そうすると次には、「営業課長になってくれ」と言われるわけです。
課員10人の面倒を見ながら、営業目標を立て、それを課員が達成するためにサポートする業務が殆どになります。その次は営業部長です。もうお客様の顔を見ることなんてありません。
営業が好きで、わざわざ転職までしたのに、理不尽じゃない?
それからは毎日部員の成果表とにらめっこをし、「来年度の目標は30%増しだからね」と役員に言われ、経営が思わしくないからと「残業時間を削れ」と天の声が降ってくる。部下の失敗の尻拭いをするために、ひたすら頭を下げる毎日が待っているわけです。
※だいぶ誇張してます。ご容赦を。
■自分にあった仕事を探してはいけない
現在の自分にあった仕事というのは、あなたが成長するに従って変わってきます。
小学校1年生でピッタリの服を選んでも来年には着られなくなっているのと同じです。
多くの会社の役員レベルの人は(すなわち「会社としては」)、中途入社や新卒で入ってきた人を2種類に振り分けてみてます。
永久に労働力として期待する人
自分の後継者として会社を率いてくれる人
です。
多くの場合、最初のうちは後者「後継者」として見てますが、その実力や成長度合いによって、そのグループから振り落として前者「労働力」のグループに移行させていきます。
つまり、
優秀で成長する人を採用するのが採用の目的であり、
あなたがもし優秀で成長する人なら、今の一般職の仕事を続けられることはありえない
わけです。
「自分はマネジメントは得意ではない」と思っている一般職の人はすごく多いみたいです(自分もそうだったので)。
でも、実際にやらせてみるとそこそこできます。その中からマネジメントを一生懸命体得した人がさらに上に登っていきます。
今の仕事に対する適性などわずか数年〜10年くらいしか役に立ちません。
あなたの仕事人生は30年以上あるのだから、そのほんの僅かのことに血道を上げる必要はないわけです。
「自分にあった仕事」に出会うことができていても、それで満足してしまってはダメだということで、一般職のうちに今の業務をこなすことはもちろん、「マネージャとしての能力」を磨いておくことです。
「何をしたらマネージャとしての能力が磨けるか」については、過去記事を御覧ください(不親切…)。
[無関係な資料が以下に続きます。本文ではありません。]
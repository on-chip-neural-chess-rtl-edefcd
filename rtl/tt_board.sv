// Game board of the tree-traversal FPGA: 64 one-hot piece bytes in registers.
//
// The whole board is an output so the move generator, the packet builder and the
// display read it without ports of their own. One operation per cycle, in priority:
//   init       load the standard starting position
//   apply      move from -> to; the piece on "to" before the move is cap_out
//              (combinational), which the caller keeps for the undo
//   undo       put the piece on "to" back on "from" and cap_in back on "to"
//   user_move  apply the player's move and push it on a history of HIST entries
//   user_undo  pop the last player move and take it back
// apply/undo are used by the search, user_move/user_undo by the buttons; the caller
// keeps them apart. hist_cnt is the number of player moves that can be undone; a
// user_move with a full history drops nothing and is still played, only its undo is
// lost (the oldest entry is kept). Legality of a player move is not checked.
// The 64-entry, 8-bit board follows the description; the history depth, the
// starting-position loader and the unchecked player moves are this design's choices.
module tt_board
  import onechan_pkg::*;
#(
  parameter int HIST = 16
) (
  input  logic   clk,
  input  logic   rst_n,
  input  logic   init,
  input  logic   apply,
  input  logic   undo,
  input  move_t  mv,
  input  piece_t cap_in,
  output piece_t cap_out,
  input  logic   user_move,
  input  logic   user_undo,
  input  move_t  user_mv,
  output logic [$clog2(HIST+1)-1:0] hist_cnt,
  output piece_t board [64]
);

  typedef struct packed {
    move_t  mv;
    piece_t cap;
  } hist_t;

  hist_t hist [HIST];
  hist_t top;

  assign cap_out = board[mv.to];
  assign top     = hist[hist_cnt == 0 ? 0 : int'(hist_cnt) - 1];

  function automatic piece_t start_piece(int sq);
    piece_t back [8] = '{WR, WN, WB, WQ, WK, WB, WN, WR};
    int r = sq / 8;
    logic [2:0] c = 3'(sq % 8);
    if (r == 0) return back[c];
    if (r == 1) return WP;
    if (r == 6) return BP;
    if (r == 7) return back[c] | piece_t'(8'h40);
    return EMPTY;
  endfunction

  always_ff @(posedge clk or negedge rst_n) begin
    if (!rst_n) begin
      for (int i = 0; i < 64; i++) board[i] <= start_piece(i);
      hist_cnt <= '0;
    end else if (init) begin
      for (int i = 0; i < 64; i++) board[i] <= start_piece(i);
      hist_cnt <= '0;
    end else if (apply) begin
      board[mv.to]   <= board[mv.from];
      board[mv.from] <= EMPTY;
    end else if (undo) begin
      board[mv.from] <= board[mv.to];
      board[mv.to]   <= cap_in;
    end else if (user_move) begin
      board[user_mv.to]   <= board[user_mv.from];
      board[user_mv.from] <= EMPTY;
      if (int'(hist_cnt) < HIST) begin
        hist[int'(hist_cnt) % HIST] <= '{mv: user_mv, cap: board[user_mv.to]};
        hist_cnt       <= hist_cnt + 1'b1;
      end
    end else if (user_undo && hist_cnt != 0) begin
      board[top.mv.from] <= board[top.mv.to];
      board[top.mv.to]   <= top.cap;
      hist_cnt           <= hist_cnt - 1'b1;
    end
  end

endmodule
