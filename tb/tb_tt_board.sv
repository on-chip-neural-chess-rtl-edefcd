// tt_board: reset position, search apply/undo with captured piece, player moves and
// undos through the history (including a full history), init.
module tb_tt_board;
  import onechan_pkg::*;
  import onechan_tb_pkg::*;

  logic clk = 0, rst_n = 1;

  initial #1 rst_n = 0;  // an asynchronous reset needs an edge after time 0
  logic init = 0, apply = 0, undo = 0, user_move = 0, user_undo = 0;
  move_t mv = '0, user_mv = '0;
  piece_t cap_in = '0, cap_out;
  logic [2:0] hist_cnt;
  piece_t board [64];
  board_t ref_b;
  int checks = 0, failures = 0;

  tt_board #(.HIST(4)) dut (.*);

  always #5 clk = ~clk;

  task automatic cmp(string what);
    foreach (ref_b[s]) begin
      checks++;
      if (board[s] !== ref_b[s]) begin
        failures++;
        $display("FAIL: %s square %0d = %h, expected %h", what, s, board[s], ref_b[s]);
      end
    end
  endtask

  task automatic one(string what, ref logic sig);
    sig = 1; @(posedge clk); #1 sig = 0;
  endtask

  initial begin : watchdog
    repeat (10000) @(posedge clk);
    failures++;
    $display("TB_RESULT checks=%0d failures=%0d", checks, failures);
    $finish;
  end

  initial begin
    piece_t c;
    move_t  ms [5];
    piece_t caps [5];
    board_t saved [6];
    repeat (2) @(posedge clk);
    #1 rst_n = 1;
    ref_b = start_board();
    cmp("reset");
    // search apply / undo with capture: b1 knight to d7 (black pawn)
    mv = '{from: 6'd1, to: 6'd51};
    #1;
    checks++; if (cap_out != BP) begin failures++; $display("FAIL: cap_out %h", cap_out); end
    c = cap_out;
    one("apply", apply);
    ref_b[51] = WN; ref_b[1] = 0;
    cmp("apply");
    cap_in = c;
    one("undo", undo);
    ref_b = start_board();
    cmp("undo");
    // five player moves into a history of four, then undo them
    ms = '{'{6'd12, 6'd28}, '{6'd51, 6'd35}, '{6'd28, 6'd35}, '{6'd59, 6'd35}, '{6'd6, 6'd21}};
    saved[0] = ref_b;
    for (int i = 0; i < 5; i++) begin
      user_mv = ms[i];
      one("user move", user_move);
      ref_b[ms[i].to] = ref_b[ms[i].from]; ref_b[ms[i].from] = 0;
      saved[i+1] = ref_b;
      cmp($sformatf("user move %0d", i));
    end
    checks++; if (hist_cnt != 4) begin failures++; $display("FAIL: hist_cnt %0d", hist_cnt); end
    // undo the four recorded moves (0..3); move 4 was played without history
    for (int i = 3; i >= 0; i--) begin
      one("user undo", user_undo);
      ref_b[ms[i].from] = ref_b[ms[i].to];
      ref_b[ms[i].to] = saved[i][ms[i].to];
      cmp($sformatf("user undo %0d", i));
    end
    one("user undo empty", user_undo);
    cmp("undo with empty history");
    one("init", init);
    ref_b = start_board();
    cmp("init");
    $display("TB_RESULT checks=%0d failures=%0d", checks, failures);
    $finish;
  end
endmodule
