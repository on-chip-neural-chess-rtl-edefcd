// Push-button conditioning for the board's user interface (perform move, undo, run,
// scroll up, scroll down): a two-flop synchroniser per button, a debounce counter
// that accepts a new level only after it has been stable for DEBOUNCE cycles, and a
// one-cycle pulse on each accepted press. N buttons share one module.
// The buttons are named in the description; the conditioning is this design's choice.
module tt_buttons #(
  parameter int N        = 5,
  parameter int DEBOUNCE = 100000
) (
  input  logic         clk,
  input  logic         rst_n,
  input  logic [N-1:0] btn,
  output logic [N-1:0] press
);

  logic [N-1:0] s1, s2, level;
  logic [$clog2(DEBOUNCE+1)-1:0] cnt [N];

  always_ff @(posedge clk or negedge rst_n) begin
    if (!rst_n) begin
      s1    <= '0;
      s2    <= '0;
      level <= '0;
      press <= '0;
      for (int i = 0; i < N; i++) cnt[i] <= '0;
    end else begin
      s1    <= btn;
      s2    <= s1;
      press <= '0;
      for (int i = 0; i < N; i++) begin
        if (s2[i] == level[i]) begin
          cnt[i] <= '0;
        end else if (int'(cnt[i]) == DEBOUNCE - 1) begin
          cnt[i]   <= '0;
          level[i] <= s2[i];
          press[i] <= s2[i];
        end else begin
          cnt[i] <= cnt[i] + 1'b1;
        end
      end
    end
  end

endmodule
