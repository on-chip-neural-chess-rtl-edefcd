// tt_buttons with DEBOUNCE=20: bouncing presses and releases (random glitches shorter
// than the debounce time) must give exactly one press pulse per real press, delayed by
// the synchroniser plus the debounce time, and none for glitches or releases.
module tb_tt_buttons;
  localparam int WATCHDOG = 200000;
  localparam int N = 5, DB = 20;
  `include "tb_common.svh"
  logic rst_n = 1;
  initial #1 rst_n = 0;  // an asynchronous reset needs an edge after time 0
  logic [N-1:0] btn = 0, press;
  int n_press [N], n_real [N];
  int last_t [N];

  tt_buttons #(.N(N), .DEBOUNCE(DB)) dut (.*);

  int cyc = 0;
  always @(posedge clk) if (rst_n) begin
    cyc++;
    for (int i = 0; i < N; i++) if (press[i]) n_press[i]++;
  end

  task automatic bounce(int i, bit to, bit real_change);
    repeat ($urandom_range(0, 4)) begin
      btn[i] = to; repeat ($urandom_range(1, DB / 3)) @(negedge clk);
      btn[i] = !to; repeat ($urandom_range(1, DB / 3)) @(negedge clk);
    end
    if (real_change) begin
      btn[i] = to;
      repeat (DB + 4) @(negedge clk);
    end
  endtask

  initial begin
    int t0;
    repeat (3) @(posedge clk);
    rst_n = 1;
    for (int k = 0; k < 150; k++) begin
      automatic int i = $urandom_range(0, N - 1);
      automatic int n0 = n_press[i];
      bit glitch;
      glitch = $urandom_range(0, 3) == 0;
      if (glitch) begin
        bounce(i, 1, 0);
        btn[i] = 0;
        repeat (DB + 4) @(negedge clk);
        check(n_press[i] == n0, $sformatf("glitch on button %0d gave a pulse", i));
      end else begin
        // clean edge timing check on the first press of each button
        if (n_real[i] == 0) begin
          @(negedge clk); btn[i] = 1; t0 = cyc;
          while (!press[i]) @(negedge clk);
          check(cyc - t0 >= DB + 1 && cyc - t0 <= DB + 4, $sformatf("press delay %0d", cyc - t0));
          repeat (4) @(negedge clk);
        end else bounce(i, 1, 1);
        n_real[i]++;
        bounce(i, 0, 1);
        check(n_press[i] == n0 + 1, $sformatf("button %0d: one pulse per press", i));
      end
    end
    repeat (DB + 5) @(negedge clk);
    for (int i = 0; i < N; i++)
      check(n_press[i] == n_real[i], $sformatf("button %0d: %0d pulses for %0d presses", i, n_press[i], n_real[i]));
    finish();
  end
endmodule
ま、私程度のいうことではあまり大した話はありませんが、参考程度にはなるでしょう。
■経営者が考えるサラリーマンのゴール
人を採用するのは人事部ですが、どのような人を採用するのかは、経営者が決めます。
いわゆる「ブラック企業」の経営者は別かもしれませんが、経営者は、サラリーマンとしてのゴールは、その会社の経営者になることだと考えてます。
その実践した結果が自分なので。
もしそれを否定しちゃったら、自分の人生が否定されてしまいます。
だから、社員にも「経営者を目指すべき」と思ってます。だから、成績が良くなったり、そこそこの結果で勤続年数が長くなればマネージャに引き上げるような人事施策を作るわけです。
もし、サラリーマンとして、経営層に受け入れられる(評価される)ような仕事をしたいと思うのであれば、その考え方に同調することです。
近い将来、自分はマネージャとして、組織をマネジメントすることを想定して、現在の仕事がどのような仕事であれ、それをマネージャの視点で見つめられる目が必要だということです。
■求められる仕事をする
「やりたい仕事」をするのではなく、「求められる仕事」をすること。それがサラリーマンとして、成功していくためのコツだと思います。ただし、何を求められているかは、明示される場合は少ないので、感じ取るしかありません。
それを自分で判断して、期待以上の結果を出せば、給料はきっとついてきますよ。